Existence of connected component with large boundary?

Question

Question 1. Let $\Gamma=(V,E)$ be a connected graph with $n$ vertices, all of degree $d\geq 4$. Assume every vertex has $d$ distinct neighbors. (We can think of $d$ as being much smaller than $n$, but not necessarily bounded.)

As is customary, for a set of vertices $W\subset V$, we define the boundary $\partial W$ to be the set of vertices not in $W$ that have at least one neighbor in $W$. Call a set $W\subset V$ connected if the corresponding subgraph $\Gamma|_{W}$ of $\Gamma$ is connected. Write $|S|$ for the number of elements of a set $S$.

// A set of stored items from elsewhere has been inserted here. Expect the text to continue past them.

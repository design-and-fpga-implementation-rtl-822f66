// tb_arranger: self-checking test of the Arranger with both cluster memories.
// Window 1: interleaved stable, level-3 stagger and dwell emitters with
// parameter noise, ended by the pulse-count limit; the PDW and PRI cluster
// tables in the memories are compared word by word with the reference model.
// Window 2: same kind of stream ended by the time limit (checked for timing).
// Window 3: more distinct PDWs than PDW clusters exist (full-memory refusal).
module tb_arranger;
  import rcda_pkg::*;
  import rcda_ref_pkg::*;
  int checks = 0, failures = 0;

  logic clk = 0, rst_n = 0;
  rcda_cfg_t cfg;
  logic in_valid = 0, in_pop, arranged, halted, interp_done = 0, busy;
  pdw_t in_pdw;
  pdw_idx_t pdw_count;
  pri_idx_t pri_count;
  logic pdw_we, pri_we;
  pdw_idx_t pdw_waddr, pdw_raddr;
  pri_idx_t pri_waddr, pri_raddr;
  pdw_cluster_t pdw_wdata, pdw_rdata;
  pri_cluster_t pri_wdata, pri_rdata;
  logic ev_pdw_new, ev_pdw_match, ev_pdw_full, ev_pri_new, ev_pri_match, ev_pri_full,
        ev_link, ev_limit_pulses, ev_limit_time;
  int n_pdw_new, n_pdw_match, n_pdw_full, n_pri_new, n_pri_match, n_link, n_lim_p, n_lim_t;

  always #5 clk = ~clk;

  arranger dut (.clk, .rst_n, .cfg, .in_valid, .in_pdw, .in_pop, .arranged, .halted,
                .interp_done, .pdw_count, .pri_count, .busy,
                .pdw_we, .pdw_waddr, .pdw_wdata, .pdw_raddr, .pdw_rdata,
                .pri_we, .pri_waddr, .pri_wdata, .pri_raddr, .pri_rdata,
                .ev_pdw_new, .ev_pdw_match, .ev_pdw_full, .ev_pri_new, .ev_pri_match,
                .ev_pri_full, .ev_link, .ev_limit_pulses, .ev_limit_time);
  pdw_cluster_ram u_pdw_ram (.clk, .we(pdw_we), .waddr(pdw_waddr), .wdata(pdw_wdata),
                             .raddr(pdw_raddr), .rdata(pdw_rdata));
  pri_cluster_ram u_pri_ram (.clk, .we(pri_we), .waddr(pri_waddr), .wdata(pri_wdata),
                             .raddr(pri_raddr), .rdata(pri_rdata));

  always @(posedge clk) if (rst_n) begin
    n_pdw_new   += int'(ev_pdw_new);
    n_pdw_match += int'(ev_pdw_match);
    n_pdw_full  += int'(ev_pdw_full);
    n_pri_new   += int'(ev_pri_new);
    n_pri_match += int'(ev_pri_match);
    n_link      += int'(ev_link);
    n_lim_p     += int'(ev_limit_pulses);
    n_lim_t     += int'(ev_limit_time);
  end

  initial begin
    repeat (400000) @(posedge clk);
    failures++;
    $display("watchdog expired");
    $display("TB_RESULT checks=%0d failures=%0d", checks, failures);
    $finish;
  end

  task automatic check(bit cond, string what);
    checks++;
    if (!cond) begin
      failures++;
      if (failures < 20) $display("FAIL %s", what);
    end
  endtask

  // hand one PDW to the Arranger (acts as the FIFO output side)
  task automatic feed(pdw_t p);
    @(negedge clk);
    in_valid = 1;
    in_pdw   = p;
    do @(posedge clk); while (!in_pop);
    @(negedge clk);
    in_valid = 0;
  endtask

  task automatic compare_tables();
    check(int'(pdw_count) == r_npdw, $sformatf("pdw_count %0d exp %0d", pdw_count, r_npdw));
    check(int'(pri_count) == r_npri, $sformatf("pri_count %0d exp %0d", pri_count, r_npri));
    for (int c = 1; c <= r_npdw; c++)
      check(u_pdw_ram.mem[c] == r_pdw[c], $sformatf("PDW cluster %0d", c));
    for (int c = 1; c <= r_npri; c++)
      check(u_pri_ram.mem[c] == r_pri[c],
            $sformatf("PRI cluster %0d: pri %0d occ %0d nxt %0d prv %0d / exp pri %0d occ %0d nxt %0d prv %0d",
                      c, u_pri_ram.mem[c].pri, u_pri_ram.mem[c].occ, u_pri_ram.mem[c].next,
                      u_pri_ram.mem[c].prev, r_pri[c].pri, r_pri[c].occ, r_pri[c].next, r_pri[c].prev));
  endtask

  task automatic release_window();
    @(negedge clk) interp_done = 1;
    @(negedge clk) interp_done = 0;
    @(negedge clk);
    check(pdw_count == '0 && pri_count == '0 && !halted, "clusters cleared after interpretation");
    ref_reset();
  endtask

  initial begin
    pulse_t ps[$];
    emitter_t ea, eb, ec;
    int t0;
    n_pdw_new = 0; n_pdw_match = 0; n_pdw_full = 0; n_pri_new = 0; n_pri_match = 0;
    n_link = 0; n_lim_p = 0; n_lim_t = 0;
    in_pdw = '0;
    cfg = '{d_freq: 16'd10, d_pw: 16'd4, d_pa: 16'd4, d_pri: 24'd3, occ_thr: 16'd3,
            stagger_occ: 8'd192, gap_occ: 8'd10, limit_mode: LIMIT_PULSES, search_limit: 0};
    ea = '{mode: MODE_STABLE,  pris: '{1000}, dwell_len: 0, freq: 1000, pw: 50, pa: 200, offset: 17};
    eb = '{mode: MODE_STAGGER, pris: '{700, 900, 1100}, dwell_len: 0, freq: 3000, pw: 20, pa: 100, offset: 230};
    ec = '{mode: MODE_DWELL,   pris: '{400, 3000}, dwell_len: 6, freq: 5000, pw: 80, pa: 150, offset: 55};
    gen_emitter(ea, 60000, 2, 0, ps);
    gen_emitter(eb, 60000, 2, 0, ps);
    gen_emitter(ec, 60000, 2, 0, ps);
    sort_pulses(ps);
    cfg.search_limit = ps.size();
    ref_reset();
    repeat (3) @(posedge clk);
    rst_n = 1;

    // ---------------- window 1: pulse-count limit
    foreach (ps[x]) begin
      feed(ps[x].pdw);
      ref_push(ps[x].pdw, cfg);
      if (x < ps.size() - 1) begin
        wait (!busy);
        check(!halted, "no early halt");
      end
    end
    wait (halted);
    repeat (2) @(posedge clk);
    check(n_lim_p == 1, "pulse-count limit fired once");
    compare_tables();
    check(n_pdw_new == 3 && n_pdw_match == ps.size() - 3, "PDW new/match counts");
    check(n_pri_new == r_npri && n_link > 0 && n_pri_match > 0, "PRI new/match/link events");
    release_window();

    // ---------------- window 2: time limit
    cfg.limit_mode   = LIMIT_TIME;
    cfg.search_limit = 3000;
    ps.delete();
    gen_emitter(ea, 8000, 0, 0, ps);
    sort_pulses(ps);
    t0 = 0;
    fork
      begin
        foreach (ps[x]) begin
          feed(ps[x].pdw);
          ref_push(ps[x].pdw, cfg);
          repeat (200) @(posedge clk);
          if (halted) break;
        end
      end
      begin
        @(posedge clk iff in_pop);
        while (!arranged) begin
          @(posedge clk);
          t0++;
        end
      end
    join
    repeat (2) @(posedge clk);
    check(n_lim_t == 1, "time limit fired once");
    check(t0 >= 3000 && t0 <= 3000 + 40, $sformatf("time limit after %0d clocks", t0));
    compare_tables();
    release_window();

    // ---------------- window 3: PDW cluster memory full
    cfg.limit_mode   = LIMIT_PULSES;
    cfg.search_limit = 70;
    for (int x = 0; x < 70; x++) begin
      pdw_t p;
      p = '{freq: 16'(100 + 50 * x), pw: 16'd10, pa: 16'd10, toa: 32'(1000 * x)};
      feed(p);
      ref_push(p, cfg);
    end
    wait (halted);
    repeat (2) @(posedge clk);
    check(n_pdw_full == 70 - 63, $sformatf("PDW memory full refusals %0d", n_pdw_full));
    compare_tables();

    $display("events: pdw_new=%0d pdw_match=%0d pdw_full=%0d pri_new=%0d pri_match=%0d link=%0d",
             n_pdw_new, n_pdw_match, n_pdw_full, n_pri_new, n_pri_match, n_link);
    $display("TB_RESULT checks=%0d failures=%0d", checks, failures);
    $finish;
  end
endmodule
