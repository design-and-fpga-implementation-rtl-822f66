// analyzer: real-time clustering deinterleaver for radar pulse streams.
//
// The receiver delivers one pulse description word (PDW: frequency, pulse
// width, amplitude, time of arrival) per detected pulse. The Analyzer finds
// which pulses come from the same emitter and what PRI pattern (stable, dwell
// or stagger) each emitter uses, without storing the pulses themselves:
//   pdw_fifo        buffers PDWs while the Arranger is busy with the last one
//   arranger        updates PDW clusters and PRI clusters for every pulse and,
//                   at the operator's pulse-count or time limit, raises
//                   arranged and freezes the clusters
//   interpreter     walks the PRI clusters and reports every emitter found
//   pdw_cluster_ram / pri_cluster_ram   the two cluster memories (block RAM)
// The Arranger owns the memory read ports while collecting; the Interpreter
// owns them while interpreting (the Arranger is halted then). Only the
// Arranger writes. After search_ends the clusters are emptied and a new
// collection window starts with the PDWs waiting in the FIFO.
//
// The split into Arranger and Interpreter around shared block-RAM cluster
// sets follows the algorithm's hardware description; the FIFO depth, port
// widths, output format and restart behaviour are this design's own.
//
// Interface: pdw_valid/pdw is sampled every clock (no back-pressure; PDWs
// that find the FIFO full are counted in pdw_dropped). cfg must be held
// stable. Results come as radar_valid/radar beats, see rcda_pkg::radar_beat_t.
// Timing at two emitters: at most 14 clocks per pulse, and the first emitter is
// reported a few clocks after arranged.
module analyzer
  import rcda_pkg::*;
#(
  parameter int unsigned FIFO_DEPTH = 4
) (
  input  logic        clk,
  input  logic        rst_n,
  input  rcda_cfg_t   cfg,
  // PDW stream from the receiver
  input  logic        pdw_valid,
  input  pdw_t        pdw,
  output logic [15:0] pdw_dropped,
  output logic        pdw_fifo_full,
  // status
  output logic        arranger_busy,
  output logic        arranged,
  output logic        interpreting,
  output pdw_idx_t    pdw_clusters,
  output pri_idx_t    pri_clusters,
  // results
  output logic        radar_valid,
  output radar_beat_t radar,
  output logic        sequence_found,
  output logic        search_ends,
  output pri_idx_t    radar_count,
  // event strobes for monitoring
  output logic [13:0] events
);
  // FIFO -> Arranger
  logic fifo_valid, fifo_pop;
  pdw_t fifo_pdw;

  pdw_fifo #(.DEPTH(FIFO_DEPTH)) u_fifo (
    .clk, .rst_n, .clear(1'b0),
    .in_valid(pdw_valid), .in_pdw(pdw),
    .out_valid(fifo_valid), .out_pdw(fifo_pdw), .out_pop(fifo_pop),
    .dropped(pdw_dropped), .full(pdw_fifo_full));

  // memories
  logic         pdw_we, pri_we;
  pdw_idx_t     pdw_waddr, pdw_raddr, arr_pdw_raddr, int_pdw_raddr;
  pri_idx_t     pri_waddr, pri_raddr, arr_pri_raddr, int_pri_raddr;
  pdw_cluster_t pdw_wdata, pdw_rdata;
  pri_cluster_t pri_wdata, pri_rdata;

  pdw_cluster_ram u_pdw_ram (.clk, .we(pdw_we), .waddr(pdw_waddr), .wdata(pdw_wdata),
                             .raddr(pdw_raddr), .rdata(pdw_rdata));
  pri_cluster_ram u_pri_ram (.clk, .we(pri_we), .waddr(pri_waddr), .wdata(pri_wdata),
                             .raddr(pri_raddr), .rdata(pri_rdata));

  logic halted, interp_busy;
  assign interpreting = interp_busy;
  assign pdw_raddr = halted ? int_pdw_raddr : arr_pdw_raddr;
  assign pri_raddr = halted ? int_pri_raddr : arr_pri_raddr;

  logic ev_pdw_new, ev_pdw_match, ev_pdw_full, ev_pri_new, ev_pri_match,
        ev_pri_full, ev_link, ev_limit_pulses, ev_limit_time;
  logic ev_waste, ev_stable, ev_dwell, ev_stagger, ev_broken;

  arranger u_arranger (
    .clk, .rst_n, .cfg,
    .in_valid(fifo_valid), .in_pdw(fifo_pdw), .in_pop(fifo_pop),
    .arranged, .halted, .interp_done(search_ends),
    .pdw_count(pdw_clusters), .pri_count(pri_clusters), .busy(arranger_busy),
    .pdw_we, .pdw_waddr, .pdw_wdata, .pdw_raddr(arr_pdw_raddr), .pdw_rdata,
    .pri_we, .pri_waddr, .pri_wdata, .pri_raddr(arr_pri_raddr), .pri_rdata,
    .ev_pdw_new, .ev_pdw_match, .ev_pdw_full, .ev_pri_new, .ev_pri_match,
    .ev_pri_full, .ev_link, .ev_limit_pulses, .ev_limit_time);

  interpreter u_interpreter (
    .clk, .rst_n, .cfg, .start(arranged), .pri_count(pri_clusters),
    .busy(interp_busy),
    .pri_raddr(int_pri_raddr), .pri_rdata, .pdw_raddr(int_pdw_raddr), .pdw_rdata,
    .beat_valid(radar_valid), .beat(radar), .sequence_found, .search_ends,
    .radar_count,
    .ev_waste, .ev_stable, .ev_dwell, .ev_stagger, .ev_broken);

  // bit map of the event strobes
  assign events = {ev_broken, ev_stagger, ev_dwell, ev_stable, ev_waste,
                   ev_limit_time, ev_limit_pulses, ev_link, ev_pri_full,
                   ev_pri_match, ev_pri_new, ev_pdw_full, ev_pdw_match, ev_pdw_new};

  a_one_writer: assert property (@(posedge clk) disable iff (!rst_n)
    interp_busy |-> (!pdw_we && !pri_we));
endmodule
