// tb_analyzer: end-to-end test of the Analyzer at its default parameters.
// Pulse trains of known emitters are generated, interleaved by TOA and
// presented in real time (one TOA tick = one clock). Each scenario is one
// collection window, so the restart after every interpretation is exercised:
//   A. the timing case of the algorithm's hardware evaluation: one stable and
//      one level-4 stagger emitter. Per-pulse update time must stay within 30
//      clocks and the first sequence_found must come within 15 clocks of
//      arranged.
//   B. stable, level-3 stagger and dwell emitters with parameter noise and
//      randomly missing pulses (waste data).
//   D. the time limit instead of the pulse-count limit.
//   E. more distinct PDWs than PDW clusters exist.
//   F. the same two emitters offered at 8 million PDWs per second (one every
//      12.5 clocks on average): no PDW may be lost.
//   C. (last) a burst of PDWs one clock apart: the input buffer overflows.
// Whenever no PDW was lost, the output beats must equal the reference model's;
// in A, B and D every generated emitter must also be found with the right
// mode, PRIs and frequency. Every mechanism is counted and must occur.
module tb_analyzer;
  import rcda_pkg::*;
  import rcda_ref_pkg::*;
  int checks = 0, failures = 0;

  logic clk = 0, rst_n = 0;
  rcda_cfg_t cfg;
  logic pdw_valid = 0;
  pdw_t pdw;
  logic [15:0] pdw_dropped;
  logic pdw_fifo_full, arranger_busy, arranged, interpreting;
  pdw_idx_t pdw_clusters;
  pri_idx_t pri_clusters, radar_count;
  logic radar_valid, sequence_found, search_ends;
  radar_beat_t radar;
  logic [13:0] events;

  analyzer dut (.clk, .rst_n, .cfg, .pdw_valid, .pdw, .pdw_dropped, .pdw_fifo_full,
                .arranger_busy, .arranged, .interpreting, .pdw_clusters, .pri_clusters,
                .radar_valid, .radar, .sequence_found, .search_ends, .radar_count, .events);

  always #5 clk = ~clk;

  // ------------------------------------------------------------ monitors
  radar_beat_t got[$];
  int ev_cnt [14];
  int n_queued, n_restart, max_busy, busy_run, first_seq_lat, lat_cnt;
  bit lat_armed;

  always @(posedge clk) if (rst_n) begin
    if (radar_valid) got.push_back(radar);
    for (int b = 0; b < 14; b++) ev_cnt[b] += int'(events[b]);
    // a PDW arrives while the Arranger is still busy: it waits in the buffer
    if (pdw_valid && (arranger_busy || dut.u_fifo.out_valid)) n_queued++;
    if (search_ends) n_restart++;
    if (arranger_busy) busy_run++;
    else begin
      if (busy_run > max_busy) max_busy = busy_run;
      busy_run = 0;
    end
    if (arranged) begin lat_armed = 1; lat_cnt = 0; end
    else if (lat_armed) begin
      lat_cnt++;
      if (sequence_found) begin
        lat_armed = 0;
        if (first_seq_lat < 0) first_seq_lat = lat_cnt;
      end
    end
  end

  initial begin
    repeat (3000000) @(posedge clk);
    failures++;
    $display("watchdog expired");
    $display("TB_RESULT checks=%0d failures=%0d", checks, failures);
    $finish;
  end

  task automatic check(bit cond, string what);
    checks++;
    if (!cond) begin
      failures++;
      if (failures < 30) $display("FAIL %s", what);
    end
  endtask

  // present pulses in real time; returns after the window is interpreted
  // spacing_override > 0: fixed spacing in clocks; spacing_x10 > 0: PDW x is
  // offered at clock floor(x * spacing_x10 / 10)
  task automatic play(ref pulse_t ps[$], input int spacing_override, input int spacing_x10 = 0);
    longint now = 0, base;
    int drops0 = int'(pdw_dropped);
    got.delete();
    base = ps[0].toa;
    foreach (ps[x]) begin
      longint due = (spacing_x10 > 0) ? longint'(x) * spacing_x10 / 10 :
                    (spacing_override > 0) ? now + spacing_override : ps[x].toa - base;
      while (now < due) begin
        @(negedge clk);
        pdw_valid = 0;
        now++;
      end
      @(negedge clk);
      pdw_valid = 1;
      pdw = ps[x].pdw;
      now++;
    end
    @(negedge clk);
    pdw_valid = 0;
    wait (search_ends);
    @(negedge clk);
    @(negedge clk);
    $display("  window: %0d pulses, %0d dropped, %0d beats, %0d emitters",
             ps.size(), int'(pdw_dropped) - drops0, got.size(), radar_count);
  endtask

  // beats must equal the model fed with the same PDWs
  task automatic compare_model(ref pulse_t ps[$], input string tag);
    radar_beat_t expq[$];
    ref_reset();
    foreach (ps[x]) ref_push(ps[x].pdw, cfg);
    ref_interpret(cfg, expq);
    check(got.size() == expq.size(), $sformatf("%s: %0d beats, model %0d", tag, got.size(), expq.size()));
    foreach (expq[x])
      if (x < got.size()) check(got[x] == expq[x], $sformatf("%s: beat %0d differs from model", tag, x));
  endtask

  // the emitter must appear among the reported ones with its mode and PRIs
  task automatic find_emitter(emitter_t e, input string tag);
    int want[$];
    bit found = 0;
    if (e.mode == MODE_DWELL) want = '{e.pris[0], e.pris[1]};
    else want = e.pris;
    foreach (got[x]) begin
      if (got[x].pos == 0 && got[x].mode == e.mode && int'(got[x].level) == want.size() &&
          near(got[x].freq, e.freq, cfg.d_freq) && x + want.size() <= got.size()) begin
        // PRIs as a cyclic sequence (the chain may start anywhere)
        for (int r = 0; r < want.size() && !found; r++) begin
          bit ok = 1;
          for (int k = 0; k < want.size(); k++)
            if (!near(got[x + k].pri, want[(r + k) % want.size()], cfg.d_pri)) ok = 0;
          if (ok) found = 1;
        end
      end
    end
    check(found, $sformatf("%s: emitter mode %0d freq %0d PRI %0d not found", tag, e.mode, e.freq, want[0]));
  endtask

  initial begin
    pulse_t ps[$];
    emitter_t ea, eb, ec, es4;
    foreach (ev_cnt[b]) ev_cnt[b] = 0;
    n_queued = 0; n_restart = 0; max_busy = 0; busy_run = 0; first_seq_lat = -1;
    lat_armed = 0; lat_cnt = 0;
    pdw = '0;
    cfg = '{d_freq: 16'd20, d_pw: 16'd8, d_pa: 16'd8, d_pri: 24'd6, occ_thr: 16'd4,
            stagger_occ: 8'd192, gap_occ: 8'd13, limit_mode: LIMIT_PULSES, search_limit: 0};
    ea  = '{mode: MODE_STABLE,  pris: '{1000}, dwell_len: 0, freq: 1000, pw: 50, pa: 200, offset: 17};
    es4 = '{mode: MODE_STAGGER, pris: '{300, 450, 600, 750}, dwell_len: 0, freq: 3000, pw: 20, pa: 100, offset: 230};
    eb  = '{mode: MODE_STAGGER, pris: '{700, 900, 1100}, dwell_len: 0, freq: 6000, pw: 30, pa: 120, offset: 230};
    ec  = '{mode: MODE_DWELL,   pris: '{400, 3000}, dwell_len: 9, freq: 9000, pw: 80, pa: 150, offset: 55};
    repeat (3) @(posedge clk);
    rst_n = 1;

    // ---------------- A: stable + level-4 stagger, timing
    $display("scenario A");
    gen_emitter(ea, 40000, 0, 0, ps);
    gen_emitter(es4, 40000, 0, 0, ps);
    sort_pulses(ps);
    cfg.search_limit = ps.size();
    max_busy = 0;
    play(ps, 0);
    $display("  longest cluster update %0d clocks, arranged to first sequence_found %0d clocks",
             max_busy + 1, first_seq_lat);
    check(max_busy + 1 <= 30, $sformatf("cluster update %0d clocks (<= 30)", max_busy + 1));
    check(first_seq_lat > 0 && first_seq_lat <= 15, $sformatf("interpretation %0d clocks (<= 15)", first_seq_lat));
    compare_model(ps, "A");
    find_emitter(ea, "A");
    find_emitter(es4, "A");
    check(radar_count == 2, "A: two emitters");

    // ---------------- B: three emitters, noise and missing pulses
    $display("scenario B");
    ps.delete();
    gen_emitter(ea, 60000, 3, 5, ps);
    gen_emitter(eb, 60000, 3, 5, ps);
    gen_emitter(ec, 60000, 3, 5, ps);
    sort_pulses(ps);
    cfg.search_limit = ps.size();
    play(ps, 0);
    if (pdw_dropped == 0) compare_model(ps, "B");
    find_emitter(ea, "B");
    find_emitter(eb, "B");
    find_emitter(ec, "B");

    // ---------------- D: time limit
    $display("scenario D");
    ps.delete();
    gen_emitter(ea, 30000, 0, 0, ps);
    gen_emitter(ec, 30000, 0, 0, ps);
    sort_pulses(ps);
    cfg.limit_mode   = LIMIT_TIME;
    cfg.search_limit = 28000;
    begin
      pulse_t part[$];
      foreach (ps[x]) if (ps[x].toa - ps[0].toa < 28000) part.push_back(ps[x]);
      play(part, 0);
      compare_model(part, "D");
    end
    find_emitter(ea, "D");
    find_emitter(ec, "D");
    cfg.limit_mode   = LIMIT_PULSES;

    // ---------------- E: PDW cluster memory full
    $display("scenario E");
    ps.delete();
    for (int x = 0; x < 70; x++) begin
      pulse_t p;
      p.toa = 100 * x;
      p.pdw = '{freq: 16'(100 + 50 * x), pw: 16'd10, pa: 16'd10, toa: 32'(100 * x)};
      ps.push_back(p);
    end
    cfg.search_limit = 70;
    play(ps, 0);

    // ---------------- F: scenario A's emitters at 8 million PDWs per second
    // (one PDW every 12.5 clocks of 10 ns on average): nothing may be lost
    $display("scenario F");
    ps.delete();
    gen_emitter(ea, 40000, 0, 0, ps);
    gen_emitter(es4, 40000, 0, 0, ps);
    sort_pulses(ps);
    cfg.search_limit = ps.size();
    begin
      int drops0;
      drops0 = int'(pdw_dropped);
      play(ps, 0, 125);
      check(int'(pdw_dropped) == drops0, "F: 8 Mpulse/s sustained without loss");
      compare_model(ps, "F");
    end

    // ---------------- C: burst faster than the Arranger
    $display("scenario C");
    ps.delete();
    gen_emitter(ea, 20000, 0, 0, ps);
    cfg.search_limit = 3;
    play(ps, 1);
    check(pdw_dropped > 0, "C: buffer overflow drops PDWs");

    // ---------------- mechanisms
    $display("events: pdw_new %0d pdw_match %0d pdw_full %0d pri_new %0d pri_match %0d pri_full %0d link %0d",
             ev_cnt[0], ev_cnt[1], ev_cnt[2], ev_cnt[3], ev_cnt[4], ev_cnt[5], ev_cnt[6]);
    $display("        limit_pulses %0d limit_time %0d waste %0d stable %0d dwell %0d stagger %0d broken %0d",
             ev_cnt[7], ev_cnt[8], ev_cnt[9], ev_cnt[10], ev_cnt[11], ev_cnt[12], ev_cnt[13]);
    $display("        queued %0d dropped %0d restarts %0d", n_queued, pdw_dropped, n_restart);
    check(ev_cnt[0] > 0, "mechanism: new PDW cluster");
    check(ev_cnt[1] > 0, "mechanism: PDW cluster match");
    check(ev_cnt[2] > 0, "mechanism: PDW cluster memory full");
    check(ev_cnt[3] > 0, "mechanism: new PRI cluster");
    check(ev_cnt[4] > 0, "mechanism: PRI cluster match");
    check(ev_cnt[6] > 0, "mechanism: PRI chain link");
    check(ev_cnt[7] > 0, "mechanism: pulse-count limit");
    check(ev_cnt[8] > 0, "mechanism: time limit");
    check(ev_cnt[9] > 0, "mechanism: waste data");
    check(ev_cnt[10] > 0, "mechanism: stable emitter");
    check(ev_cnt[11] > 0, "mechanism: dwell emitter");
    check(ev_cnt[12] > 0, "mechanism: stagger emitter");
    check(n_queued > 0, "mechanism: PDW queued while busy");
    check(pdw_dropped > 0, "mechanism: PDW lost at full buffer");
    check(n_restart >= 6, "mechanism: restart after interpretation");

    $display("TB_RESULT checks=%0d failures=%0d", checks, failures);
    $finish;
  end
endmodule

What sort of lower bound can we give on $\max_{\text{$W\subset V$ connected}} |\partial W|$?

Question 2. What happens if you remove the assumption that all vertices have the same degree, and just require them to have degree between $3$ and $d$, say?

Answer 1

If all degrees are at least 3, there exists a spanning tree with at least $n/4+2$ leaves (D. J. Kleitman and D. B. West, Spanning trees with many leaves, SIAM J. Disc. Math. 4(1991), 99-106), the сomplement of these leaves gives you a connected set with boundary of size at least $n/4+2$.

Answer 2

The first question asked is the just the maximum leaf number of the graph. The problem of finding it is in general NP-Hard. For references, I think a good one is this, which is algorithmic. A recent paper is here. Note that the maximum leaf number is $n-d(G)$ where $d(G)$ is the connected domination number of the graph $G$.

By the way, your notation seems confusing. Not all vertices can have $d$ distinct neighbors if the graph is $d$-regular. The adjacent vertices always have one common neighbor, isnt it?